Another lie is that it is addicting. Well, if you are sick and it makes you feel better who would not want to continue using it? Since when is feeling good or euphoria a _bad_ side effect? Besides that, when medical marijuana users run out, they do not go through withdrawal, the usual symptom of addiction.
Next, it is NOT a gateway drug. It is true that dealers will usually have cocaine, meth or even heroin if the customer wants a real "blast", but medical users are content with marijuana.
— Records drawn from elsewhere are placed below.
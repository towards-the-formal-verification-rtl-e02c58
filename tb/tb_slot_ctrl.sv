// Test of the slot sequencer with a timer model in the test.  A 3-slot
// schedule is run for four rounds; in rounds 0 and 1 the ECU sends in
// slot 0 and only receives in the last slot, in rounds 2 and 3 it is
// also the sender of the last slot.  Checked per slot: tx_start (only for
// its own slots) in the first cycle with ti = st(s), and nowhere else;
// wakeup and force_idle in the first cycle with ti = wakeup(s); the
// slot index; in the last slot the timer clear one cycle after rx_done
// (ti = 0 three cycles after the sampling strobe) or in the cycle of
// tx_done, with the last slot's wakeup, and the return to slot 0.  Also
// that nothing happens while ns = 0.
`timescale 1ns/1ps
module tb_slot_ctrl;
  import fr_pkg::*;
  localparam int NS_MAX = 16;
  logic clk = 0, rst_n = 0;
  logic [TI_W-1:0] ti;
  logic [2:0] pre;
  logic [7:0] cfg_u = 8'd3;
  logic [4:0] cfg_ns = 0;
  slot_cfg_t tab [NS_MAX], slot;
  logic tx_done = 0, rx_done = 0;
  logic [3:0] sigma;
  logic tx_start, rx_force_idle, timer_clr, wakeup, active;
  int checks = 0, failures = 0;
  int n_start, n_idle, n_wake, n_clr;

  slot_ctrl #(.NS_MAX(NS_MAX)) dut (.*);
  assign slot = tab[sigma];
  always #5 clk = ~clk;

  always_ff @(posedge clk or negedge rst_n)
    if (!rst_n) begin ti <= '0; pre <= '0; end
    else if (timer_clr) begin ti <= '0; pre <= '0; end
    else begin pre <= pre + 3'd1; if (pre == 3'd7) ti <= ti + 1'b1; end

  always @(posedge clk) begin
    n_start += int'(tx_start);
    n_idle  += int'(rx_force_idle);
    n_wake  += int'(wakeup);
    n_clr   += int'(timer_clr);
  end

  task automatic chk(bit ok, string what);
    checks++;
    if (!ok) begin failures++; $display("FAIL %s at %0t", what, $time); end
  endtask

  initial begin
    for (int s = 0; s < NS_MAX; s++) tab[s] = '0;
    tab[0] = '{ecu: 8'd3, st: 16'd10, mlen: 16'd4, wakeup: 16'd60};
    tab[1] = '{ecu: 8'd1, st: 16'd70, mlen: 16'd2, wakeup: 16'd100};
    tab[2] = '{ecu: 8'd2, st: 16'd110, mlen: 16'd2, wakeup: 16'd200};
    #12 rst_n = 1;
    repeat (40) @(negedge clk);
    chk(n_start == 0 && n_idle == 0 && n_wake == 0 && n_clr == 0, "quiet while ns = 0");
    cfg_ns = 5'd3;
    for (int r = 0; r < 4; r++) begin
      if (r == 2) tab[2].ecu = 8'd3;
      n_start = 0; n_idle = 0; n_wake = 0; n_clr = 0;
      for (int s = 0; s < 3; s++) begin
        @(negedge clk);
        while (ti != tab[s].st) begin
          chk(!tx_start, "no early slot start");
          @(negedge clk);
        end
        chk(tx_start == (tab[s].ecu == cfg_u) && sigma == 4'(s), "slot start");
        @(negedge clk);
        chk(!tx_start && active, "slot start is one pulse");
        if (s < 2) begin
          while (ti != tab[s].wakeup) begin
            chk(!wakeup && !rx_force_idle, "no early wakeup");
            @(negedge clk);
          end
          chk(wakeup && rx_force_idle, "wakeup at wakeup(s)");
          @(negedge clk);
          chk(sigma == 4'(s + 1) && !wakeup, "next slot");
        end else begin
          while (ti != tab[s].st + 16'd20) @(negedge clk);
          if (tab[s].ecu == cfg_u) begin
            tx_done = 1;
            #1 chk(timer_clr && wakeup && rx_force_idle, "clear on own FES[0]");
            @(negedge clk);
            tx_done = 0;
          end else begin
            tx_done = 1;   // another ECU's sender event must be ignored
            #1 chk(!timer_clr, "tx_done ignored when not sending");
            @(negedge clk);
            tx_done = 0;
            rx_done = 1;
            #1 chk(!timer_clr, "no clear with rx_done");
            @(negedge clk);
            rx_done = 0;
            #1 chk(timer_clr && wakeup && rx_force_idle, "clear one cycle after rx_done");
            @(negedge clk);
          end
          chk(ti == 0 && sigma == 0 && !timer_clr, "round restarts");
        end
      end
      chk(n_start == ((r >= 2) ? 2 : 1), "starts per round");
      chk(n_idle == 3 && n_wake == 3 && n_clr == 1, "events per round");
    end
    $display("TB_RESULT checks=%0d failures=%0d", checks, failures);
    $finish;
  end

  initial begin
    #1000000;
    $display("TB_RESULT checks=%0d failures=%0d", checks, failures + 1);
    $finish;
  end
endmodule
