// Strobe counter of the receiver (low-level clock synchronisation).
//
// A 3-bit counter runs modulo 8, one step per clock, so a strobe (sample
// point) comes every eight cycles, once per frame bit.  When the receiver
// sees an expected falling edge it raises sync; sync clears the count in the
// same cycle, so the next strobe comes exactly four cycles later, in the
// middle of the bit.  This keeps the sample points centred despite drift
// between the sender's and the receiver's clock.
// Interface: cnt is the count in the current cycle (0 while sync is high);
// strobe = (cnt == 4).  The register holds cnt+1 for the next cycle.
// Counter width, strobe point and reset by sync follow the specification;
// clearing in the same cycle is the reading that puts the strobe 4 cycles
// after the sync, as the interface's timing requires.
module strobe_gen
  import fr_pkg::*;
(
  input  logic       clk,
  input  logic       rst_n,
  input  logic       sync,
  output logic       strobe,
  output logic [2:0] cnt
);
  logic [2:0] cnt_q;

  always_comb begin
    cnt    = sync ? 3'd0 : cnt_q;
    strobe = (cnt == 3'(STROBE_AT));
  end

  always_ff @(posedge clk or negedge rst_n) begin
    if (!rst_n) cnt_q <= 3'd0;
    else        cnt_q <= cnt + 3'd1;   // wraps modulo 8
  end
endmodule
I will agree that some people seem to enjoy getting "high" with marijuana, but these are not medical patients.
Marijuana users, including the early Jazz singers like Louis Armstrong who smoked "muggles" before their shows, were first considered to be "low lifes". 
Medical marijuana users are frequently destitute from paying for very expensive pharmaceuticals which usually made them worse as they exhausted their finances. 
By the way, these legal medical marijuana patients are some of the sickest our doctors have ever seen; they have given up on standard medications that not only don't work, but often add side effects making them even sicker. 
NIDA propagandists say that marijuana is an unknown mixture which really isn't medicine but just makes people high which is dangerous. On the contrary, the really dangerous drugs are prescription pharmaceuticals like Oxycontin, Prozac and Ritalin and even aspirin, all of which cause hundreds of deaths. 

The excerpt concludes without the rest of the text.